The ore.odmAI
function uses the Oracle Data Mining Minimum Description Length algorithm to calculate attribute importance. Attribute importance ranks attributes according to their significance in predicting a target.
Minimum Description Length (MDL) is an information theoretic model selection principle. It is an important concept in information theory (the study of the quantification of information) and in learning theory (the study of the capacity for generalization based on empirical data).

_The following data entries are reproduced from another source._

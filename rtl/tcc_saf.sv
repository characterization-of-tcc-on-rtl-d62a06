// tcc_saf: store address FIFO.
//
// A tagless, non-associative, single-ported list of pointers to the L1 lines
// a transaction has speculatively modified. A pointer is pushed by the first
// speculative store to a line (all SM bits of the line were 0). At commit the
// pointers are read back one by one in push order, and the FIFO is emptied
// when the write-set has been committed or the transaction is violated.
// The depth (1024) and pointer width (10 bits = set index + way of a 32-KB,
// 4-way, 32-byte-line cache) are those of the document.
//
// Interface: push/push_ptr; pop returns rd_ptr for the current head (valid
// while !empty), pop advances it; clear empties it. One operation per cycle
// (single port): clear has priority, then push, then pop. full is raised when
// no more pointers fit; the owner treats that as a capacity overflow.
// Timing: rd_ptr is combinational from the head; updates take one clock.
module tcc_saf #(
  parameter int unsigned DEPTH = 1024,
  parameter int unsigned PTR_W = 10
) (
  input  logic             clk,
  input  logic             rst_n,
  input  logic             push,
  input  logic [PTR_W-1:0] push_ptr,
  input  logic             pop,
  input  logic             clear,
  output logic [PTR_W-1:0] rd_ptr,
  output logic             empty,
  output logic             full,
  output logic [$clog2(DEPTH+1)-1:0] count
);
  localparam int unsigned AW = (DEPTH > 1) ? $clog2(DEPTH) : 1;

  logic [PTR_W-1:0] mem [DEPTH];
  logic [AW-1:0]    wr_q, rd_q;
  logic [$clog2(DEPTH+1)-1:0] cnt_q;

  assign empty  = (cnt_q == 0);
  assign full   = (cnt_q == DEPTH[$clog2(DEPTH+1)-1:0]);
  assign count  = cnt_q;
  assign rd_ptr = mem[rd_q];

  always_ff @(posedge clk) begin
    if (push && !clear && !full) mem[wr_q] <= push_ptr;
  end

  always_ff @(posedge clk or negedge rst_n) begin
    if (!rst_n) begin
      wr_q <= '0; rd_q <= '0; cnt_q <= '0;
    end else if (clear) begin
      wr_q <= '0; rd_q <= '0; cnt_q <= '0;
    end else if (push && !full) begin
      wr_q  <= (wr_q == AW'(DEPTH-1)) ? '0 : wr_q + 1'b1;
      cnt_q <= cnt_q + 1'b1;
    end else if (pop && !empty) begin
      rd_q  <= (rd_q == AW'(DEPTH-1)) ? '0 : rd_q + 1'b1;
      cnt_q <= cnt_q - 1'b1;
    end
  end

  // Single port: the owner never pushes and pops in the same cycle.
  assert property (@(posedge clk) disable iff (!rst_n) !(push && pop));

endmodule
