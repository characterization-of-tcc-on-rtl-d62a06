// tb_tcc_saf: self-checking test of the store address FIFO at its full depth
// (1024 pointers of 10 bits). Fills it with pseudo-random pointers, checks
// full and count, reads all pointers back in push order, then checks that
// clear empties it and that pushing resumes from the start.
module tb_tcc_saf;
  logic clk = 0, rst_n = 0;
  always #5 clk = ~clk;
  logic push = 0, pop = 0, clear = 0;
  logic [9:0] push_ptr = '0, rd_ptr;
  logic empty, full;
  logic [10:0] count;
  tcc_saf dut (.clk, .rst_n, .push, .push_ptr, .pop, .clear, .rd_ptr, .empty, .full, .count);

  int checks = 0, failures = 0;
  task automatic check(bit ok, string what);
    checks++; if (!ok) begin failures++; $display("FAIL: %s", what); end
  endtask
  logic [9:0] ref_q [$];

  initial begin
    repeat (20000) @(posedge clk);
    failures++; $display("FAIL: watchdog");
    $display("TB_RESULT checks=%0d failures=%0d", checks, failures); $finish;
  end

  initial begin
    repeat (2) @(negedge clk); rst_n = 1; @(negedge clk);
    check(empty && !full && count == 0, "empty after reset");
    for (int i = 0; i < 1024; i++) begin
      push = 1; push_ptr = 10'($urandom); ref_q.push_back(push_ptr); @(negedge clk);
    end
    push = 0;
    check(full && count == 1024, "full after 1024 pushes");
    push = 1; push_ptr = 10'h3FF; @(negedge clk); push = 0;
    check(count == 1024, "push when full is ignored");
    for (int i = 0; i < 1024; i++) begin
      check(rd_ptr == ref_q[i], $sformatf("pointer %0d read back in order", i));
      pop = 1; @(negedge clk); pop = 0;
    end
    check(empty, "empty after reading all");
    for (int i = 0; i < 5; i++) begin push = 1; push_ptr = 10'(i + 7); @(negedge clk); end
    push = 0;
    check(count == 5 && rd_ptr == 10'd7, "partial fill");
    clear = 1; @(negedge clk); clear = 0;
    check(empty && count == 0, "clear empties the FIFO");
    push = 1; push_ptr = 10'd99; @(negedge clk); push = 0;
    check(rd_ptr == 10'd99 && count == 1, "push after clear");
    $display("TB_RESULT checks=%0d failures=%0d", checks, failures);
    $finish;
  end
endmodule
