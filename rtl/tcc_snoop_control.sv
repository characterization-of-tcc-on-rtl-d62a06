// tcc_snoop_control: snoop checker for committed lines (invalidate protocol,
// word-level speculative state).
//
// Every processor watches the commit bus. On the first beat of a line that
// another processor commits, the committed line address and its SM mask are
// compared with the candidate lines that could hold it (the ways of the
// indexed L1 set, read through the second tag port, and the victim cache
// entries). For a matching line:
//   * a committed word that this transaction has speculatively read (SR=1) is
//     a dependency violation;
//   * committed words are invalidated, except words this transaction has
//     modified itself (SM=1): those are kept, which renames them and avoids
//     write-after-write and write-after-read violations.
// The check is purely combinational; the caller writes new_v back.
//
// Interface: cb is the commit bus beat, MY_ID the own processor number.
// Candidates are given as arrays of tag-valid, line address, V, SR and SM.
module tcc_snoop_control
  import tcc_pkg::*;
#(
  parameter int unsigned NLINES = 12,
  parameter int unsigned MY_ID  = 0
) (
  input  cbus_beat_t cb,
  input  logic   [NLINES-1:0] tv,
  input  laddr_t [NLINES-1:0] laddr,
  input  wmask_t [NLINES-1:0] v,
  input  wmask_t [NLINES-1:0] sr,
  input  wmask_t [NLINES-1:0] sm,
  output logic                snoop,     // a foreign line commit is on the bus
  output logic   [NLINES-1:0] hit,
  output wmask_t [NLINES-1:0] new_v,
  output logic                violation
);
  always_comb begin
    snoop = cb.valid && cb.first && (cb.kind == CB_COMMIT) &&
            (cb.src != CPU_ID_W'(MY_ID));
    violation = 1'b0;
    for (int unsigned i = 0; i < NLINES; i++) begin
      hit[i]   = snoop && tv[i] && (laddr[i] == cb.laddr);
      new_v[i] = v[i];
      if (hit[i]) begin
        new_v[i] = v[i] & ~(cb.mask & ~sm[i]);
        if ((cb.mask & sr[i]) != '0) violation = 1'b1;
      end
    end
  end
endmodule
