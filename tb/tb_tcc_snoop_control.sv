// tb_tcc_snoop_control: self-checking test of the snoop checker against a
// reference written here. Random candidate lines and commit-bus beats are
// applied (with line addresses drawn from a small pool so that matches are
// frequent); hit, the new valid bits and the violation flag are compared.
// Directed cases check that the own processor's commits, non-first beats,
// refill requests and END beats are ignored, and that a word modified
// locally (SM) is kept while a speculatively read word (SR) violates.
module tb_tcc_snoop_control;
  import tcc_pkg::*;
  localparam int NL = 12, ME = 3;
  cbus_beat_t cb;
  logic   [NL-1:0] tv, hit;
  laddr_t [NL-1:0] la;
  wmask_t [NL-1:0] v, sr, sm, nv;
  logic snoop, viol;
  tcc_snoop_control #(.NLINES(NL), .MY_ID(ME)) dut (.cb, .tv, .laddr(la), .v, .sr, .sm,
    .snoop, .hit, .new_v(nv), .violation(viol));
  int checks = 0, failures = 0, nviol = 0;
  task automatic check(bit ok, string what);
    checks++; if (!ok) begin failures++; $display("FAIL: %s", what); end
  endtask
  task automatic compare();
    logic e_snoop, e_viol; logic e_hit; wmask_t e_nv;
    e_snoop = cb.valid && cb.first && cb.kind == CB_COMMIT && cb.src != 4'(ME);
    e_viol = 0;
    check(snoop == e_snoop, "snoop qualifier");
    for (int i = 0; i < NL; i++) begin
      e_hit = e_snoop && tv[i] && la[i] == cb.laddr;
      e_nv = v[i];
      for (int w = 0; w < 8; w++)
        if (e_hit && cb.mask[w]) begin
          if (!sm[i][w]) e_nv[w] = 1'b0;
          if (sr[i][w]) e_viol = 1;
        end
      check(hit[i] == e_hit && nv[i] == e_nv, $sformatf("line %0d hit/new V", i));
    end
    check(viol == e_viol, "violation flag");
    nviol += int'(e_viol);
  endtask
  initial begin
    for (int t = 0; t < 2000; t++) begin
      cb = '0;
      cb.valid = ($urandom_range(0, 9) != 0); cb.first = ($urandom_range(0, 5) != 0);
      cb.kind = cb_kind_e'($urandom_range(0, 2)); cb.src = 4'($urandom_range(0, 7));
      cb.laddr = 27'($urandom_range(0, 5)); cb.mask = 8'($urandom);
      for (int i = 0; i < NL; i++) begin
        tv[i] = 1'($urandom); la[i] = 27'($urandom_range(0, 5));
        v[i] = 8'($urandom); sr[i] = 8'($urandom) & 8'($urandom); sm[i] = 8'($urandom) & ~sr[i];
      end
      #1 compare();
    end
    // directed: own commit ignored; SM word kept; SR word violates
    tv = '0; tv[0] = 1; la[0] = 27'd42; v[0] = 8'hFF; sr[0] = 8'h01; sm[0] = 8'h02;
    cb = '0; cb.valid = 1; cb.first = 1; cb.kind = CB_COMMIT; cb.src = 4'(ME); cb.laddr = 27'd42; cb.mask = 8'h03;
    #1 check(!snoop && !viol && nv[0] == 8'hFF, "own commit ignored");
    cb.src = 4'(ME + 1);
    #1 check(snoop && viol && nv[0] == 8'hFE, "SR word violates, SM word kept, other committed word invalidated");
    cb.mask = 8'h02;
    #1 check(!viol && nv[0] == 8'hFF, "commit of a locally modified word only: no violation, renamed");
    check(nviol > 0, "random violations seen");
    $display("TB_RESULT checks=%0d failures=%0d", checks, failures);
    $finish;
  end
endmodule
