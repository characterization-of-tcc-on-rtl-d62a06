// tcc_victim_cache: small fully associative victim cache for speculative lines.
//
// When a line must be allocated in an L1 set whose ways all hold speculative
// state (SR or SM bits set), one of those lines is moved here instead of
// causing an associativity overflow. Each entry has the same format as an L1
// line: line address, per-word V, SR, SM bits and the data. The document's
// main configuration has 8 entries.
//
// A line found here on an access is swapped back into the L1 set by the owner
// (this design's choice), so the victim cache itself only needs: an
// associative lookup, a free-entry search (an entry is free when it is empty
// or holds no speculative state), a whole-entry write port, the snoop V
// write-back, per-entry SM clear at commit, and two flash operations:
// commit (clear all SR/SM) and violation (drop lines with SM, clear SR/SM).
// Timing: lookups are combinational, all writes take one clock. Within a
// clock the flash operations are applied last.
module tcc_victim_cache
  import tcc_pkg::*;
#(
  parameter int unsigned ENTRIES = 8
) (
  input  logic   clk,
  input  logic   rst_n,
  input  laddr_t lk_laddr,
  output logic   lk_hit,
  output logic [$clog2(ENTRIES)-1:0] lk_idx,
  output logic   has_free,
  output logic [$clog2(ENTRIES)-1:0] free_idx,
  input  logic   wr_en,
  input  logic [$clog2(ENTRIES)-1:0] wr_idx,
  input  cline_t wr_line,
  input  logic   [ENTRIES-1:0] snp_we,
  input  wmask_t [ENTRIES-1:0] snp_v,
  input  logic   clr_sm_en,
  input  logic [$clog2(ENTRIES)-1:0] clr_sm_idx,
  input  logic   flash_commit,
  input  logic   flash_violate,
  output cline_t [ENTRIES-1:0] entries
);
  localparam int unsigned IW = $clog2(ENTRIES);
  cline_t e_q [ENTRIES];

  always_comb begin
    lk_hit = 1'b0; lk_idx = '0; has_free = 1'b0; free_idx = '0;
    for (int i = ENTRIES - 1; i >= 0; i--) begin
      entries[i] = e_q[i];
      if (e_q[i].tv && e_q[i].laddr == lk_laddr) begin lk_hit = 1'b1; lk_idx = IW'(i); end
      if (!e_q[i].tv || (e_q[i].sr | e_q[i].sm) == '0) begin has_free = 1'b1; free_idx = IW'(i); end
    end
  end

  always_ff @(posedge clk or negedge rst_n) begin
    if (!rst_n) begin
      for (int i = 0; i < ENTRIES; i++) e_q[i] <= '0;
    end else begin
      for (int i = 0; i < ENTRIES; i++)
        if (snp_we[i]) e_q[i].v <= snp_v[i];
      if (wr_en) e_q[wr_idx] <= wr_line;
      if (clr_sm_en) e_q[clr_sm_idx].sm <= '0;
      for (int i = 0; i < ENTRIES; i++) begin
        if (flash_violate && e_q[i].sm != '0) e_q[i].tv <= 1'b0;
        if (flash_commit || flash_violate) begin
          e_q[i].sr <= '0;
          e_q[i].sm <= '0;
        end
      end
    end
  end
endmodule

MDL assumes that the simplest, most compact representation of the data is the best and most probable explanation of the data. The MDL principle is used to build Oracle Data Mining attribute importance models.
Attribute Importance models built using Oracle Data Mining cannot be applied to new data.
The ore.odmAI
function produces a ranking of attributes and their importance values.
Note:
OREdm
AI models differ from Oracle Data Mining AI models in these ways: a model object is not retained, and an R model object is not returned. Only the importance ranking created by the model is returned.
For information on the ore.odmAI
function arguments, invoke help(ore.odmAI)
.
Example 4-9 Using the ore.odmAI Function
This example pushes the data.frame
iris
to the database as the ore.frame
iris_of
. The example then builds an attribute importance model.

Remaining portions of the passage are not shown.